Interestingly, Rylander and colleagues have demonstrated a correlation between the density of serotonergic terminals in the striatum and the severity of LID across different species. In fact, dyskinetic rats and primates, as well as postmortem tissue of PD patients, have shown a growth-promoting effect on the striatal serotonergic fibers, accompanied by an increase of serotonin transporter (SERT) expression, induced by levodopa treatment. Regenerative sprouting of the serotonergic neurons was also accompanied by increased BDNF (Brain Derived Neurotrophic Factor) levels and increased BDNF-induced levodopa-derived dopamine release in rat striatal slices [33]. This is interesting as intracerebral delivery of BDNF has previously been shown to promote serotonergic terminal sprouting [34].

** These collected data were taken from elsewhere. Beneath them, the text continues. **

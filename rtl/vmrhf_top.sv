// vmrhf_top: the filter accelerator as an Avalon-MM peripheral.
//
// The processor writes noisy pixels into the register file (vmrhf_regs),
// which passes them to the filter core (vmrhf_core); each complete window
// produces one filtered pixel, which the processor reads back from the
// RESULT register. Software is expected to send the nine pixels of the first
// window of a band after setting CONTROL bit 0, then three pixels (one new
// column, top to bottom) per following window, and to read RESULT after each
// window. RESULT and STATUS are updated on the third rising edge after the
// edge that took the write of the window's last pixel, so a read sampled on
// the fourth edge or later returns the new pixel (one-cycle read latency
// on top).
//
// The split into processor software and this hardware part, and the
// register block between them, follow the system's structure; the processor,
// the bus interconnect and the other peripherals are outside this module.
module vmrhf_top
  import vmrhf_pkg::*;
(
  input  logic        clk,
  input  logic        rst_n,
  input  logic [1:0]  avs_address,
  input  logic        avs_write,
  input  logic [31:0] avs_writedata,
  input  logic        avs_read,
  output logic [31:0] avs_readdata
);

  logic   row_start;
  logic   pix_valid;
  pixel_t pix;
  logic   res_valid;
  pixel_t res_pix;

  vmrhf_regs u_regs (
    .clk          (clk),
    .rst_n        (rst_n),
    .avs_address  (avs_address),
    .avs_write    (avs_write),
    .avs_writedata(avs_writedata),
    .avs_read     (avs_read),
    .avs_readdata (avs_readdata),
    .row_start    (row_start),
    .pix_valid    (pix_valid),
    .pix          (pix),
    .res_valid    (res_valid),
    .res_pix      (res_pix)
  );

  vmrhf_core u_core (
    .clk      (clk),
    .rst_n    (rst_n),
    .row_start(row_start),
    .in_valid (pix_valid),
    .in_pix   (pix),
    .out_valid(res_valid),
    .out_pix  (res_pix)
  );

endmodule
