// tb_vmrhf_top: end-to-end test of the filter accelerator through its
// Avalon-MM registers, at full size and default parameters.
//
// It plays the role of the processor software: for every band of three
// image rows it sets the band-start bit, sends the nine pixels of the first
// window and then one three-pixel column per window, polls STATUS until the
// result is ready and reads RESULT. Two images are filtered:
//   1. a 176x144 colour image (the image size the filter is evaluated on):
//      smooth colour ramps and disks, plus approximately Gaussian noise of
//      variance 100 and 1% impulses. Every interior pixel is compared with
//      the reference model, and the PSNR of the noisy and filtered images
//      against the clean one is reported.
//   2. a 176x30 stress image drawn from a five-level palette (top half)
//      and from black and white (bottom half), which drives the rational
//      stage into its rarer cases (quotient 1 and 2, both clamps).
// Checked besides the pixels: the result appears exactly four bus cycles
// after the write of a window's last pixel, and the overrun flag works.
// Every datapath case is counted, and one that never occurs is a failure.
module tb_vmrhf_top;
  import vmrhf_ref_pkg::*;

  localparam int IMG_W = 176;
  localparam int IMG_H = 144;
  localparam int STRESS_H = 30;

  int checks = 0, failures = 0;
  logic clk = 0, rst_n = 0;
  logic [1:0] avs_address = '0;
  logic avs_write = 0, avs_read = 0;
  logic [31:0] avs_writedata = '0;
  logic [31:0] avs_readdata;

  vmrhf_top dut (.*);

  always #5 clk = ~clk;   // 100 MHz in simulation; cycles are what count

  longint cyc = 0;
  always @(posedge clk) cyc <= cyc + 1;

  initial begin : watchdog
    repeat (5_000_000) @(posedge clk);
    failures++;
    $display("watchdog expired");
    $display("TB_RESULT checks=%0d failures=%0d", checks, failures);
    $finish;
  end

  logic [23:0] clean [IMG_H][IMG_W];
  logic [23:0] img   [IMG_H][IMG_W];
  logic [23:0] filt  [IMG_H][IMG_W];

  int n_bands = 0, n_first_windows = 0, n_next_windows = 0, n_polls = 0;
  int n_overrun = 0;

  task automatic bus_write(logic [1:0] a, logic [31:0] d);
    @(negedge clk);
    avs_address = a; avs_writedata = d; avs_write = 1;
    @(posedge clk);
    #1 avs_write = 0;
  endtask

  task automatic bus_read(logic [1:0] a, output logic [31:0] d);
    @(negedge clk);
    avs_address = a; avs_read = 1;
    @(posedge clk);
    #1 avs_read = 0;
    d = avs_readdata;
  endtask

  function automatic int clip(int v);
    return v < 0 ? 0 : (v > 255 ? 255 : v);
  endfunction

  function automatic int gauss10();   // sum of four uniforms, variance ~100
    int s = 0;
    for (int i = 0; i < 4; i++) s += $urandom_range(0, 18) - 9;
    return s;
  endfunction

  // Filter rows 0..h-1 of img through the accelerator; results go to filt.
  task automatic filter_image(int h, bit count);
    logic [31:0] d;
    rgb_t w [9], y;
    for (int r = 0; r + 2 < h; r++) begin
      bus_write(2'd1, 32'h1);               // band start
      n_bands++;
      for (int c = 0; c < IMG_W; c++) begin
        longint t_last;
        for (int k = 0; k < 3; k++) begin
          bus_write(2'd0, {8'd0, img[r+k][c]});
          for (int i = 0; i < 8; i++) w[i] = w[i+1];
          unpack(img[r+k][c], w[8]);
        end
        t_last = cyc;                       // edge count at the last write
        if (c < 2) continue;
        if (c == 2) n_first_windows++; else n_next_windows++;
        ref_pixel(w, y, count);
        // poll STATUS
        for (int p = 0; p < 16; p++) begin
          bus_read(2'd2, d);
          n_polls++;
          if (d[0]) break;
        end
        checks++;
        if (!d[0] || cyc - t_last != 4) begin
          failures++;
          $display("FAIL result ready %0d cycles after the last pixel, expected 4 (ready=%b)",
                   cyc - t_last, d[0]);
        end
        bus_read(2'd3, d);
        filt[r+1][c-1] = d[23:0];
        checks++;
        if (d[23:0] !== pack(y)) begin
          failures++;
          if (failures < 20)
            $display("FAIL pixel (%0d,%0d): got %h expected %h", r + 1, c - 1, d[23:0], pack(y));
        end
      end
    end
  endtask

  function automatic real psnr(bit use_filt);
    real se = 0.0;
    int n = 0;
    for (int r = 1; r < IMG_H - 1; r++)
      for (int c = 1; c < IMG_W - 1; c++)
        for (int k = 0; k < 3; k++) begin
          int a = int'(clean[r][c][8*k +: 8]);
          int b = use_filt ? int'(filt[r][c][8*k +: 8]) : int'(img[r][c][8*k +: 8]);
          se += real'((a - b) * (a - b));
          n++;
        end
    return 10.0 * $log10(255.0 * 255.0 / (se / n));
  endfunction

  initial begin
    logic [31:0] d;
    longint t0, t1;
    automatic int levels [5] = '{0, 40, 128, 200, 255};

    // Clean image: colour ramps with two flat disks; then the noisy copy.
    for (int r = 0; r < IMG_H; r++)
      for (int c = 0; c < IMG_W; c++) begin
        automatic int rr = clip(c + r / 2 + 20);
        automatic int gg = clip(200 - r);
        automatic int bb = clip(60 + (c * 3) / 4);
        if ((r - 50) * (r - 50) + (c - 60) * (c - 60) < 400) begin rr = 230; gg = 30; bb = 40; end
        if ((r - 100) * (r - 100) + (c - 130) * (c - 130) < 600) begin rr = 20; gg = 90; bb = 220; end
        clean[r][c] = {8'(rr), 8'(gg), 8'(bb)};
        if ($urandom_range(0, 99) == 0) img[r][c] = 24'($urandom);
        else img[r][c] = {8'(clip(rr + gauss10())), 8'(clip(gg + gauss10())), 8'(clip(bb + gauss10()))};
        filt[r][c] = img[r][c];             // borders stay unfiltered
      end

    repeat (3) @(posedge clk);
    rst_n = 1;

    t0 = cyc;
    filter_image(IMG_H, 1'b1);
    t1 = cyc;
    $display("image %0dx%0d: %0d windows in %0d bus cycles (%0.1f per pixel)",
             IMG_W, IMG_H, n_first_windows + n_next_windows, t1 - t0,
             real'(t1 - t0) / real'(n_first_windows + n_next_windows));
    $display("PSNR noisy %0.2f dB, filtered %0.2f dB", psnr(1'b0), psnr(1'b1));

    // Stress image from a five-level palette.
    for (int r = 0; r < STRESS_H; r++)
      for (int c = 0; c < IMG_W; c++)
        if (r < STRESS_H / 2)
          img[r][c] = {8'(levels[$urandom_range(0, 4)]), 8'(levels[$urandom_range(0, 4)]),
                       8'(levels[$urandom_range(0, 4)])};
        else   // black and white only: reaches the largest quotient more often
          img[r][c] = {{8{1'($urandom)}}, {8{1'($urandom)}}, {8{1'($urandom)}}};
    filter_image(STRESS_H, 1'b1);

    // Overrun: two windows complete without RESULT being read.
    bus_write(2'd1, 32'h1);
    for (int i = 0; i < 12; i++) bus_write(2'd0, 32'h00102030 + 32'(i));
    repeat (4) @(posedge clk);
    bus_read(2'd2, d);
    checks++;
    if (d[1:0] !== 2'b11) begin
      failures++;
      $display("FAIL status %b after unread results, expected overrun", d[1:0]);
    end else n_overrun++;
    bus_read(2'd3, d);
    bus_read(2'd2, d);
    checks++;
    if (d[1:0] !== 2'b00) begin
      failures++;
      $display("FAIL status %b after RESULT read, expected 00", d[1:0]);
    end

    $display("bands %0d, nine-pixel windows %0d, three-pixel windows %0d, status polls %0d",
             n_bands, n_first_windows, n_next_windows, n_polls);
    $display("norm cases c=1 %0d, c=4/3 %0d, c=2 %0d", n_case_c1, n_case_c43, n_case_c2);
    $display("quotient 0 %0d, 1 %0d, 2 %0d; corrections down %0d up %0d; clamped at 0 %0d, at 255 %0d",
             n_q[0], n_q[1], n_q[2], n_neg, n_pos, n_clamp_lo, n_clamp_hi);
    begin
      automatic int ev [11] = '{n_first_windows, n_next_windows, n_case_c1, n_case_c43, n_case_c2,
                      n_q[1], n_q[2], n_neg, n_pos, n_clamp_lo, n_clamp_hi};
      foreach (ev[i]) begin
        checks++;
        if (ev[i] == 0) begin
          failures++;
          $display("FAIL event %0d never happened", i);
        end
      end
      checks++;
      if (n_overrun == 0) failures++;
    end
    $display("TB_RESULT checks=%0d failures=%0d", checks, failures);
    $finish;
  end
endmodule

Further evidence for the involvement of serotonergic neurons in the appearance of LID came from recent experimental studies, where increased serotonergic tone by administration of either selective serotonin reuptake blockers (SSRIs) or the serotonergic precursor 5-hydroxytryptophan significantly reduced LID expression in hemiparkinsonian rats, without compromising the levodopa therapeutic efficacy [35–37].
Swings in synaptic dopamine levels, rather than high dopamine levels, are suggested to be a key factor for the development of LID. Indeed, postsynaptic dopaminergic receptors are highly plastic and can adapt to either low or high synaptic dopamine levels by altering the efficiency of intracellular signal transduction; by contrast, rapid changes in synaptic neurotransmitter levels, with high dopaminergic receptor occupancy (following each levodopa dose), followed by dramatic reduction (few hours after each levodopa dose), would impair this ability. In agreement with this view, it has been shown that dyskinetic patients present higher synaptic dopamine levels 1 h after levodopa administration compared to stable responders, while this difference disappeared few hours later [38]. Furthermore, dyskinesia is significantly dampened in advanced dyskinetic patients receiving continuous intra-duodenal infusion of levodopa, which is effective in reducing swing in synaptic dopamine levels [39].
All together, these experimental findings provide strong evidences supporting the important role of serotonergic neurons in the induction and expression of LID, at least in animal models of PD.
5-HT1A and 5-HT1B Receptor Agonists in the Treatment of Dyskinesia
The activation of serotonergic autoreceptors is a physiological mechanism meant to avoid excessive synaptic neurotransmitter release. Thus, while in normal conditions this mechanism is able to keep synaptic serotonin levels within a physiological range, under levodopa treatment in parkinsonian states, the activation of serotonergic autoreceptors is also able to inhibit serotonergic neuron-derived dopamine release. In fact, accumulating evidence support the efficacy of 5-HT1 receptor agonists for the treatment of LID, with the 5-HT1A receptors having received most of the attention, as they are able to control serotonin neuron firing and release (See Fig. 11.1).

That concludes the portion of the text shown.